# Hello from the UK



## ADSRsounds (May 15, 2018)

Hi everyone,

I'm Stuart, I work in promotions at ADSR and also run my own sound design label, Glitchedtones. Glad to be a part of the community here at VI 

See you around the forums!

Stuart


----------



## Shad0wLandsUK (May 16, 2018)

Nice to meet you Stuart

Hi from London, South East... bordering on Surrey


----------



## Puzzlefactory (May 16, 2018)

ADSRsounds said:


> Hi everyone,
> 
> I'm Stuart, I work in promotions at ADSR and also run my own sound design label, Glitchedtones. Glad to be a part of the community here at VI
> 
> ...



Any plans for adsr to do “cinematic” style sound design tutorials?


----------



## ADSRsounds (May 18, 2018)

Puzzlefactory said:


> Any plans for adsr to do “cinematic” style sound design tutorials?

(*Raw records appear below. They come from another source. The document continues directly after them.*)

# CANDLES: a channel-first sparse CNN accelerator in SystemVerilog

A sparse convolution engine has two conflicting aims. It wants to store activations
compactly, and it wants to add up partial sums cheaply. Storing the non-zero
activations of one pixel region together ("pixel-first") gives small indices and good
compression. But if the engine then walks the data pixel by pixel, each step hits a
different set of output neurons. The partial sums scatter across a large accumulator,
and a wide crossbar is needed to route them.

This design keeps the pixel-first storage but changes the order of traversal: it walks
the data channel-first. For one small tile of the input (7x4 pixels) a PE loops over
its 64 input channels. Each step multiplies the four non-zero activations of the
current channel by one weight from each of four kernels. Consecutive steps therefore
add into the same few output neurons: 64 kernels x 28 pixels = 1792 neurons, whatever
the channel. That locality pays off in three ways:

- A small, fully associative **PSUM filter** in front of each accumulator bank absorbs
  most updates. It acts as a level-1 cache of partial sums.
- A **4x8 crossbar** per kernel replaces a full product-to-bank crossbar.
- Compressed metadata stays short: a 5-bit absolute index plus 4-bit zero runs per
  activation, and 4-bit absolute positions per weight.

Channel slices that are empty in the activations or in the weights are **skipped
outright**. Each channel carries a valid bit, and the PE's channel search jumps over
such channels without spending a cycle.

The array is 8x8 PEs on a 2-D mesh. A 640 KB central buffer and a post-processing
unit (PPU) sit on the west edge. The central buffer feeds activation tiles to the PEs
and collects their results. The PPU applies ReLU, pooling, requantisation and
compression to the finished layer.

## Numbers at a glance (defaults)

| item | value |
|---|---|
| operands / partial sums | 8-bit signed / 24-bit signed |
| PE array | 8 x 8 on a mesh (`NX`, `NY`) |
| multipliers per PE | 4 x 4 (16 products per cycle) |
| activation tile | 7 x 4 pixels, 64 channels per PE |
| kernels per PE | 64 |
| PSUM filters | 32, each with 16 entries and 6-bit tags, LRU |
| accumulator (L2) | 32 banks x 64 entries x 24 bit = 6 KB |
| activation buffer | 64 groups of 4 = 256 non-zero activations |
| weight buffer | 1024 entries x 4 lanes = 4K weights (`WB_DEPTH`) |
| central buffer | 65536 words x 80 bit = 640 KB (`CB_DEPTH`) |

## Data formats (`rtl/candles_pkg.sv`)

**Activation group (53 bits).** One entry of the activation buffer. It holds up to four
non-zero activations of one channel within one tile, in pixel order. Slot 0 stores its
absolute pixel position `ty*7+tx` (5 bits). Slots 1 to 3 each store the number of zeros
skipped since the previous slot (4 bits). A 4-bit valid mask marks the slots in use. A
channel with more than four non-zeros in a tile takes more groups; these live in
further *slices*, and the PE loads one slice (64 groups, one per channel) at a time.

**Weight entry (52 bits).** One weight of the same channel from each of four kernels
(one kernel group). Each lane holds a valid bit, a 4-bit position `{r[1:0], s[1:0]}`
inside the kernel, and the 8-bit value. Weight buffer address = `{row, channel}`. A row
holds one kernel group in one *weight pass*. A sparse 3x3 kernel whose channel slice
has at most N non-zeros needs N passes.

**Output tag (11 bits).** For kernel k (0..63) and output pixel q (0..27):
`bank = {k[1:0], q[2:0]}` and `entry = {k[5:2], q[4:3]}`. Consequences:

- The four products of one kernel (one crossbar) always stay within the 8 banks that
  crossbar serves.
- Two activations that share the low three pixel bits land in the same bank. This is
  the source of bank conflicts (see below).
- 64 x 28 neurons use 1792 of the 2048 L2 entries.

Within a PSUM filter the 6-bit tag is the bank entry.

**Job configuration `pe_cfg_t` (34 bits).** Fields:

- output base address in the central buffer;
- reduction role (`ALONE`, `RECV`, `SEND`);
- pad, i.e. output shift for same-size 3x3 convolution;
- number of weight passes, kernel groups and activation slices.

## Inside a PE (`rtl/pe.sv`)

A job runs through these states: INIT (64 cycles that zero L2 after reset) → IDLE → REQ
→ LOAD → COMP → FLUSH → reduction (GO / WAITRED / WAITGO / SENDPS) → RESULT → DONE.

The compute loop runs, from outermost to innermost: activation slice → weight pass →
kernel group → channel. It is a two-stage pipeline:

1. **Fetch.** A priority search picks the next channel. It must be valid both in the
   activation slice (`act_buffer.chan_valid`) and in the current weight row
   (`weight_buffer.row_valid`). The search also reads that channel's activation group
   and weight entry. Empty channels cost nothing; each one skipped is counted.
2. **Execute.** `mult_array` forms 16 products while `index_gen` turns the group's
   run-length metadata and the weights' positions into 16 tags and valid bits.
   - Output column: `ox = tx - s + pad`. Output row: `oy = ty - r + pad`.
   - A product whose output falls outside the 7x4 tile is dropped and counted.
   - Four `xbar_4x8` instances route each kernel's four products to the eight filters
     of its bank group.

**Bank conflicts.** If two products in one crossbar target the same bank in the same
cycle, the crossbar grants the lowest-numbered lane. The PE then holds the execute
register and replays only the products not yet sent (a done mask), while fetch
stalls. Each such cycle increments `st_conflict_stalls`.

**PSUM filter and L2 (`psum_filter.sv`, `acc_bank.sv`).** Each filter has 16 tagged
registers and an adder.

- **Hit:** the product is added in place.
- **Miss:** the least recently used entry is evicted, and its value is *added* into the
  L2 bank entry with the same tag. The new product then takes the freed register.

So the filter holds increments, not the full sum, and nothing is read back from L2 on
a miss. After the last slice, FLUSH drains every filter into L2, which then holds the
complete sums. Each L2 bank has an add port, and a read-and-clear port used to drain
results. Draining leaves the bank zeroed for the next job.

## Mesh, reduction and the central buffer

**Routers (`mesh_router.sv`).** Five ports (N, E, S, W, local), each with a 2-entry
input FIFO. Every packet is a single 96-bit flit. Routing is dimension-ordered: X first,
then Y. Traffic for the central buffer goes west along its row and leaves through the
west port of column 0. Each output port picks among requesting inputs round-robin.
Flit kinds:

| kind | direction | meaning |
|---|---|---|
| `ACTREQ` | PE → central buffer | send activation slice n of my tile |
| `ACT` | central buffer → PE | one activation group, channel in `addr` |
| `GO` | receiver → east neighbour | I am ready for your partial sums |
| `PSUM` | sender → west neighbour | one partial sum, L2 tag in `addr` |
| `RESULT` | PE → central buffer | add `data` to word `addr` |

**Inter-PE reduction.** Two neighbouring PEs can work on the same output tile, each
with different input channels. The sender (east) waits for `GO`, then streams all 1792
of its L2 entries west. The receiver adds each one into its own L2 and only then
writes results. Which PEs pair up is set per job in the configuration.

**Central buffer (`central_buffer.sv`).** One mesh attachment per row.

- **Activation requests.** An `ACTREQ` goes into a request queue. The dispatcher then
  reads 64 words starting at `act_base + {y, x, slice, channel}` and sends them as `ACT`
  flits.
- **Results.** A `RESULT` is a read-modify-write that adds into bits [23:0] of the
  addressed word. This is how the outputs of several PEs (or PE pairs) that cover the
  same output region are summed, e.g. different input-channel partitions.
- **Host port.** A separate write port and a registered read port serve the host and
  the PPU.

**PPU (`ppu.sv`).** Reads `count` words starting at `base`. For each word it:

1. applies ReLU if enabled;
2. takes the max over windows of 1, 2 or 4 consecutive words;
3. shifts the window result right arithmetically by `shift` and saturates it to 8 bits.

It emits only the non-zero results, each as an (index, value) pair. That stream is the
compressed output feature map.

## Top level (`rtl/candles_top.sv`)

The top has the following port groups:

- **Load port** (`ld_*`): writes one PE's weight buffer or its configuration. It stands
  for the off-chip memory interface.
- **Central-buffer ports:** host write and read.
- **Job control:** `pe_en` selects the PEs taking part; `start`, `busy` and `done`
  control the job.
- **PPU controls and output stream.**
- **Statistics counters:** summed over PEs, plus the busy cycles of the slowest PE.

`done` rises when every enabled PE is done, every router is idle and the central buffer
has drained.

Running a layer takes four steps:

1. Write the compressed activation tiles into the central buffer.
2. Load each PE's weights and configuration.
3. Pulse `start` and wait for `done`.
4. Run the PPU over the output region.

## Where this design departs from the published one

- **Halo across tiles is not handled.** With a kernel larger than 1x1, a product whose
  output neuron falls outside the PE's own tile is dropped. It is counted in `st_oot`,
  not forwarded. The original says only that this aggregation happens in the central
  buffer, without saying how. Border outputs of 3x3 layers are therefore incomplete
  unless the host arranges overlapping tiles itself.
- **Supported shapes:** stride 1 only, and kernels of at most 4x4 (the 4-bit position
  code). Layers with a 7x7 or strided first layer, or with depthwise convolution, do
  not run as built.
- **Depthwise convolution** in the PPU is not built. The original uses the PPU for
  it but does not describe how.
- **Filter miss handling.** The original swaps entries between filter and L2 with two
  read-modify-writes. Here the victim is added into L2 and the filter keeps only
  increments. The final sums are identical.
- **Loop order.** Activation slices are outermost, so each slice is fetched once.
  The original nests the weight position above the activation loop. The set of
  products is the same.
- **Bank conflicts** inside one crossbar stall the PE for a cycle. The original does
  not say how such conflicts are resolved.
- **Buffer sizes.** The activation buffer holds 424 B and the weight buffer 6.5 KB,
  versus 648 B and 10 KB quoted for the original. Its metadata layout is not given, so
  these entry formats are this design's own.
- **Not designed here:** the router, the flit protocol, the reduction handshake, the
  central-buffer address layout, and the pooling/requantisation options of the PPU are
  all this design's own choices.
- **Memories:** all memories are plain arrays, not SRAM macros. Only the 8-bit /
  24-bit datapath is built; the 16-bit and 8-bit-partial-sum variants are not.

## Testbenches and how to run them

Each block has a self-checking testbench in `tb/`. Each prints
`TB_RESULT checks=N failures=M` and has a watchdog.

- **Leaf testbenches:** compare against independent models. `tb_psum_filter`, for
  example, keeps its own LRU model and compares final sums after flush.
- **`tb_pe`:** runs four jobs on one PE (1x1, 3x3 with padding, reduction receiver and
  sender). It checks every result against a direct convolution model in
  `tb/candles_tb_pkg.sv`.
- **`tb_candles_top`:** runs the whole array end to end at 4x2 PEs.
  - Even rows run 1x1 kernels; odd rows run 3x3 kernels with padding.
  - PEs pair up for reduction, and pairs share output regions, so the central buffer
    aggregates.
  - Then the PPU runs over one region.
  - It checks every output word and every PPU output. It also requires each mechanism
    to occur at least once: filter hits and misses, bank-conflict stalls, channel
    skips, out-of-tile drops, activation refills, neighbour reduction, central
    aggregation, ReLU zeroing and zero suppression.

**Largest size simulated: 4x2 PEs.** The default 8x8 array compiles and lints, but no
end-to-end simulation at that size is included. Each PE and router is specialised for
its X/Y position, so Verilator generates 64 separate PE models, and the C++ build
takes far longer than the test itself. The 4x2 test uses the same PE, router, central
buffer and PPU at their default sizes; only `NX` and `NY` are reduced.

With plain Verilator:

```
verilator --binary --timing --assert -Wno-fatal -Irtl -Itb --top-module tb_pe \
    rtl/candles_pkg.sv $(ls rtl/*.sv | grep -v candles_pkg) tb/candles_tb_pkg.sv tb/tb_pe.sv
./obj_dir/Vtb_pe
```

Swap `tb_pe` for any other testbench name. `tb_candles_top` builds in about a minute
and simulates about 31k cycles. To try a larger array, change `NX` and `NY` at the top
of that testbench; build time grows with the number of PEs.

Hi  There are no plans at present but I'll keep you posted if this changes


----------



## Dominic Stein (Jun 6, 2018)

Hi Stuart, love your courses and videos on Youtube. Welcome to VI-Control.


----------



## Daniel James (Jun 6, 2018)

Oi Oi!

-DJ


----------



## rudi (Jun 10, 2018)

Hi and a big hello from Kent!

Rudi


----------